RNA extraction and library preparation
For each time point (i.e. 1.5, 18 and 56 hpi) gill samples were dissected from WSSV-infected and control juveniles L. vannamei (n = 3 per time point) and RNA was extracted. RNA sequencing libraries were prepared with Illumina-compatible NEBNext® Ultra™ Directional RNA Library Prep Kit (New England BioLabs, MA, USA) following manufacturer protocol and Illumina multiplex barcode adapters were used. The final PCR product (sequencing library) was purified with HighPrep beads, followed by library quality control check. The Illumina-compatible sequencing library was initially quantified by Qubit fluorometer (Thermo Fisher Scientific, MA, USA) and its fragment size distribution was analyzed on Agilent 2200 TapeStation (Agilent Technologies, Waldbronn, Germany).
Transcriptome assembly, annotation and analysis
Raw reads from WSSV infected libraries (WSSV group, n = 9 total libraries) and control libraries (Ctrl group, n = 9 total libraries) were quality checked using FastQC/v0.11.3 (https://www.bioinformatics.babraham.ac.uk/projects/fastqc/) and low quality reads were removed using Trimmomatic62/v0.32 with default parameters. All 18 libraries were used for de novo transcriptome assembly using Trinity63/v2.4.0 with “—min_kmer_cov 2” and default parameters. Transcriptome redundancy was reduced using CD-HIT/v4.6.464 with default parameters and the quality of the assembly was assessed using BUSCO/v3.0.265 using the arthropoda_odb9 database. Reads were mapped to the transcriptome using Kallisto66/v0.43.1. The functions “betweenLaneNormalization” and “RUVs” from the R/v3.5.067 package RUVSeq68/v1.14.0 were used to normalize the dataset and remove unwanted variation. The count matrix and the transcriptome were then filtered to retain contigs with CPM > 5 in at least 2 libraries, therefore removing contigs with low coverage which may derive from mis-assembly or contamination and contribute to background noise69,70. After filtering, Principal Component Analysis was then performed in R using the package RUVSeq.
The filtered transcriptome was annotated against UniProt71, NCBI nr and Pfam72 databases with BlastX/v2.6.073 (e-value 1E-05 and default options) and InterPro Scan74/v5.29–68.0 (default options). Hits were imported in Blast2GO75/v5.2.5 and GO numbers were retrieved using “mapping” and “annotation” functions with default options.
Time course expression analysis
The count matrix and transcriptome were imported in Blast2GO where the Time Course (TC) Analysis34 was performed with default parameters. This tool applies a two-step regression analysis to identify genes with significant temporal expression changes and significant differences between experimental groups. Statistical significance was identified at p-value < 0.05 with an R2-cutoff > 0.7.
All clusters containing genes up-regulated in WSSV group were merged in Blast2GO to perform Enrichment Analysis with Fisher’s Exact test with FDR p-value < 0.05.
All significant features from TC analysis were submitted to the KEGG76 Automatic Annotation Server (KAAS, http://www.genome.jp/tools/kaas/) to retrieve KEGG pathway maps for each contig using GHOSTZ with the single-directional best hit (SBH) method. The expression levels for each gene in each pathway was extracted from Blast2GO and used to plot the heatmaps in Prism/v8.0.2 (GraphPad Software, California USA, www.graphpad.com) after log10 transformation of the data.

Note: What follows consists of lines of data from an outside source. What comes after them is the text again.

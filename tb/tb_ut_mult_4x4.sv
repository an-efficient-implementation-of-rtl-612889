// Self-checking testbench for ut_mult_4x4: applies all 16x16 operand
// pairs and compares the product with integer multiplication. For the
// operand pair printed in the published waveform it also checks the internal
// partial products and first adder sum printed there.
module tb_ut_mult_4x4;
  logic [3:0] a, b;
  logic [7:0] m;
  int checks = 0, failures = 0;

  ut_mult_4x4 dut (.a(a), .b(b), .m(m));

  task automatic apply(input logic [3:0] x, input logic [3:0] y);
    a = x; b = y;
    #1;
    checks++;
    if (int'(m) != int'(x) * int'(y)) begin
      failures++;
      if (failures < 10) $display("FAIL %0d * %0d gave %0d", x, y, m);
    end
  endtask

  initial begin : watchdog
    #1000000;
    failures++;
    $display("TB_RESULT checks=%0d failures=%0d", checks, failures);
    $finish;
  end

  initial begin
    for (int x = 0; x < 16; x++)
      for (int y = 0; y < 16; y++)
        apply(4'(x), 4'(y));
    // operands and product printed in the published 4x4 simulation waveform
    apply(4'b1111, 4'b1110);
    checks++;
    if (m !== 8'b11010010) begin failures++; $display("FAIL waveform vector"); end
    // internal values printed in the same waveform: the four 2x2 products and
    // the 5-bit result of the first 4-bit adder
    checks++;
    if (dut.q0 !== 4'b0110 || dut.q1 !== 4'b0110 || dut.q2 !== 4'b1001 ||
        dut.q3 !== 4'b1001 || dut.x !== 5'b00111) begin
      failures++;
      $display("FAIL waveform internals q0=%b q1=%b q2=%b q3=%b x=%b",
               dut.q0, dut.q1, dut.q2, dut.q3, dut.x);
    end
    $display("TB_RESULT checks=%0d failures=%0d", checks, failures);
    $finish;
  end
endmodule
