// 8x8 Urdhva Tiryagbhyam multiplier from four 4x4 multipliers and three HNG
// ripple-carry adders.
//   q0 = a[3:0]*b[3:0]   gives m[3:0] directly
//   q1 = a[7:4]*b[3:0],  q2 = a[3:0]*b[7:4]   (the crosswise terms)
//   q3 = a[7:4]*b[7:4]
//   8-bit adder: r[8:0] = q1 + q2
//   9-bit adder: p[8:0] = r + {5'b00000, q0[7:4]}
//   m[7:4]  = p[3:0]
//   8-bit adder: m[15:8] = q3 + {3'b000, p[8:4]}
// This follows the published block diagram. Combinational; m = a * b.
module ut_mult_8x8 (
  input  logic [7:0]  a,
  input  logic [7:0]  b,
  output logic [15:0] m
);
  logic [7:0] q0, q1, q2, q3;
  logic [8:0] r, p;
  logic [7:0] y;
  logic       p_co, y_co;

  ut_mult_4x4 u_m0 (.a(a[3:0]), .b(b[3:0]), .m(q0));
  ut_mult_4x4 u_m1 (.a(a[7:4]), .b(b[3:0]), .m(q1));
  ut_mult_4x4 u_m2 (.a(a[3:0]), .b(b[7:4]), .m(q2));
  ut_mult_4x4 u_m3 (.a(a[7:4]), .b(b[7:4]), .m(q3));

  hng_rca #(.WIDTH(8)) u_add8a (.a(q1), .b(q2), .cin(1'b0),
                                .sum(r[7:0]), .cout(r[8]));
  hng_rca #(.WIDTH(9)) u_add9  (.a(r), .b({5'b00000, q0[7:4]}), .cin(1'b0),
                                .sum(p), .cout(p_co));
  hng_rca #(.WIDTH(8)) u_add8b (.a(q3), .b({3'b000, p[8:4]}), .cin(1'b0),
                                .sum(y), .cout(y_co));

  // p_co and y_co are always 0: the sums cannot exceed their widths.
  assign m = {y, p[3:0], q0[3:0]};
endmodule
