// Self-checking testbench for ut_mult_8x8: applies all 256x256 operand
// pairs and compares the product with integer multiplication. For the
// operand pair printed in the published waveform it also checks the internal
// partial products and first adder sum printed there.
module tb_ut_mult_8x8;
  logic [7:0] a, b;
  logic [15:0] m;
  int checks = 0, failures = 0;

  ut_mult_8x8 dut (.a(a), .b(b), .m(m));

  task automatic apply(input logic [7:0] x, input logic [7:0] y);
    a = x; b = y;
    #1;
    checks++;
    if (int'(m) != int'(x) * int'(y)) begin
      failures++;
      if (failures < 10) $display("FAIL %0d * %0d gave %0d", x, y, m);
    end
  endtask

  initial begin : watchdog
    #1000000;
    failures++;
    $display("TB_RESULT checks=%0d failures=%0d", checks, failures);
    $finish;
  end

  initial begin
    for (int x = 0; x < 256; x++)
      for (int y = 0; y < 256; y++)
        apply(8'(x), 8'(y));
    // operands and product printed in the published 8x8 simulation waveform
    apply(8'b10100110, 8'b00011110);
    checks++;
    if (m !== 16'b0001001101110100) begin failures++; $display("FAIL waveform vector"); end
    // internal values printed in the same waveform: the four 4x4 products and
    // the 9-bit sum of the first 8-bit adder
    checks++;
    if (dut.q0 !== 8'b01010100 || dut.q1 !== 8'b10001100 || dut.q2 !== 8'b00000110 ||
        dut.q3 !== 8'b00001010 || dut.r !== 9'b010010010) begin
      failures++;
      $display("FAIL waveform internals q0=%b q1=%b q2=%b q3=%b r=%b",
               dut.q0, dut.q1, dut.q2, dut.q3, dut.r);
    end
    $display("TB_RESULT checks=%0d failures=%0d", checks, failures);
    $finish;
  end
endmodule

Validation of bioinformatic analysis via qPCR
The expression of some DEGs was further confirmed by means of quantitative PCR analysis. For each biological sample (n = 3 independent biological samples per treatment per time point, n = 18 biological samples in total) a volume containing 1.5 μg of total RNA was treated with Promega RQ1 RNase-free DNase (Promega Corporation, Hants, UK) according to the manufacturer’s protocol. Total RNA (0.68 μg) was reverse transcribed in a 20 μl reaction using Superscript III reverse transcriptase (Invitrogen, UK) and oligo(dT)20 primers.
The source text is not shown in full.